Stored items
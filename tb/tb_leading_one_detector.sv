// tb_leading_one_detector: every single-bit value, the worked-example
// coefficients (572363 -> 19, 115 -> 6, 0x3885 -> 13, 0x1A84C -> 16), zero and
// random values against a floor(log2) reference.
module tb_leading_one_detector;
  int checks = 0, failures = 0;
  logic [23:0] x;
  logic [4:0]  pos;
  logic        zero;

  leading_one_detector #(.W(24)) dut (.*);

  initial begin : watchdog
    #1000000;
    failures++;
    $display("TB_RESULT checks=%0d failures=%0d", checks, failures);
    $finish;
  end

  task automatic check(input logic [23:0] v, input int expv);
    x = v;
    #1;
    checks++;
    if (int'(pos) != expv || zero != (v == 0)) begin
      failures++;
      $display("x=%h pos=%0d expected %0d", v, pos, expv);
    end
  endtask

  function automatic int flog2(logic [23:0] v);
    int r = 0;
    while (v > 1) begin v = v >> 1; r++; end
    return r;
  endfunction

  initial begin
    check(24'd572363, 19);
    check(24'd115, 6);
    check(24'h3885, 13);
    check(24'h1A84C, 16);
    check(24'd0, 0);
    for (int i = 0; i < 24; i++) check(24'd1 << i, i);
    for (int i = 0; i < 2000; i++) begin
      logic [23:0] r;
      r = 24'($urandom()) >> $urandom_range(0, 23);
      check(r, flog2(r));
    end
    $display("TB_RESULT checks=%0d failures=%0d", checks, failures);
    $finish;
  end
endmodule
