// recip_lut: reciprocal look-up table for rounding by multiplication.
//
// Dividing by 10^d is replaced by multiplying by w_d, a 48-bit scaled
// approximation of 10^-d:
//     v   = ceil(d * log2 10)             (4, 7, 10, 14, 17, 20, 24)
//     w_d = ceil(2^(47 + v) / 10^d)
// For any number to round below 2^47, the product IP * w_d then has
// floor(IP / 10^d) in bits 94 : 47+v and, in the v bits below, a remainder
// field that is 0 exactly when the dropped digits are 0, 2^(v-1) exactly at
// the halfway point, and below or above 2^(v-1) when the dropped digits are
// below or above one half. Seven entries, d = 1..7; d = 0 returns zeros.
// Combinational.
module recip_lut (
  input  logic [2:0]  d,
  output logic [47:0] wd,
  output logic [4:0]  v
);
  always_comb begin
    unique case (d)
      3'd1: begin wd = 48'hCCCC_CCCC_CCCD; v = 5'd4;  end
      3'd2: begin wd = 48'hA3D7_0A3D_70A4; v = 5'd7;  end
      3'd3: begin wd = 48'h8312_6E97_8D50; v = 5'd10; end
      3'd4: begin wd = 48'hD1B7_1758_E21A; v = 5'd14; end
      3'd5: begin wd = 48'hA7C5_AC47_1B48; v = 5'd17; end
      3'd6: begin wd = 48'h8637_BD05_AF6D; v = 5'd20; end
      3'd7: begin wd = 48'hD6BF_94D5_E57B; v = 5'd24; end
      default: begin wd = '0; v = '0; end
    endcase
  end
endmodule
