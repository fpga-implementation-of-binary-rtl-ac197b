// tb_recip_lut: for d = 1..7, v must be the least width with 2^v >= 10^d and
// w_d must be ceil(2^(47+v) / 10^d), both computed here with 128-bit
// arithmetic.
module tb_recip_lut;
  int checks = 0, failures = 0;
  logic [2:0]  d;
  logic [47:0] wd;
  logic [4:0]  v;

  recip_lut dut (.*);

  initial begin : watchdog
    #1000000;
    failures++;
    $display("TB_RESULT checks=%0d failures=%0d", checks, failures);
    $finish;
  end

  initial begin
    logic [127:0] p10, num, w;
    int           ve;
    for (int dd = 1; dd <= 7; dd++) begin
      d = 3'(dd);
      #1;
      p10 = 1;
      for (int i = 0; i < dd; i++) p10 = p10 * 10;
      ve = 0;
      while ((128'd1 << ve) < p10) ve++;
      num = 128'd1 << (47 + ve);
      w = (num + p10 - 1) / p10;
      checks += 2;
      if (int'(v) != ve) begin failures++; $display("d=%0d v=%0d expected %0d", dd, v, ve); end
      if (128'(wd) != w) begin failures++; $display("d=%0d wd=%h expected %h", dd, wd, w); end
    end
    $display("TB_RESULT checks=%0d failures=%0d", checks, failures);
    $finish;
  end
endmodule
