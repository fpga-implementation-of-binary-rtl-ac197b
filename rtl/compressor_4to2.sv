// compressor_4to2: W-bit 4:2 compressor row. It adds four words to a
// sum/carry pair: x1 + x2 + x3 + x4 + cin = sum + carry (mod 2^W). Each bit
// holds two chained full adders; the first adds x1, x2, x3 and passes its
// carry sideways to the second adder of the next bit, the second adds the
// first's sum, x4 and that sideways carry. The sideways carry never ripples
// more than one bit, so the delay does not depend on W. carry[0] is cin.
// In the multiplier it merges the tree's carry-save output with the
// feedback pair (S, C). Combinational.
module compressor_4to2 #(
  parameter int unsigned W = 8
) (
  input  logic [W-1:0] x1,
  input  logic [W-1:0] x2,
  input  logic [W-1:0] x3,
  input  logic [W-1:0] x4,
  input  logic         cin,
  output logic [W-1:0] sum,
  output logic [W-1:0] carry
);
  logic [W-1:0] s1, c1, c2;
  logic [W:0]   side;     // sideways carry between bit positions
  assign side[0] = 1'b0;
  for (genvar i = 0; i < W; i++) begin : g_bit
    full_adder u_fa1 (.a(x1[i]), .b(x2[i]), .ci(x3[i]), .sum(s1[i]), .co(c1[i]));
    assign side[i+1] = c1[i];
    full_adder u_fa2 (.a(s1[i]), .b(x4[i]), .ci(side[i]), .sum(sum[i]), .co(c2[i]));
  end
  assign carry = {c2[W-2:0], cin};
endmodule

### EXERCISE REQUIREMENTS
In the data above, find each line that uses the string "ceil". Copy it.

### EXERCISE RESPONSE
//     v   = ceil(d * log2 10)             (4, 7, 10, 14, 17, 20, 24)
//     w_d = ceil(2^(47 + v) / 10^d)
// w_d must be ceil(2^(47+v) / 10^d), both computed here with 128-bit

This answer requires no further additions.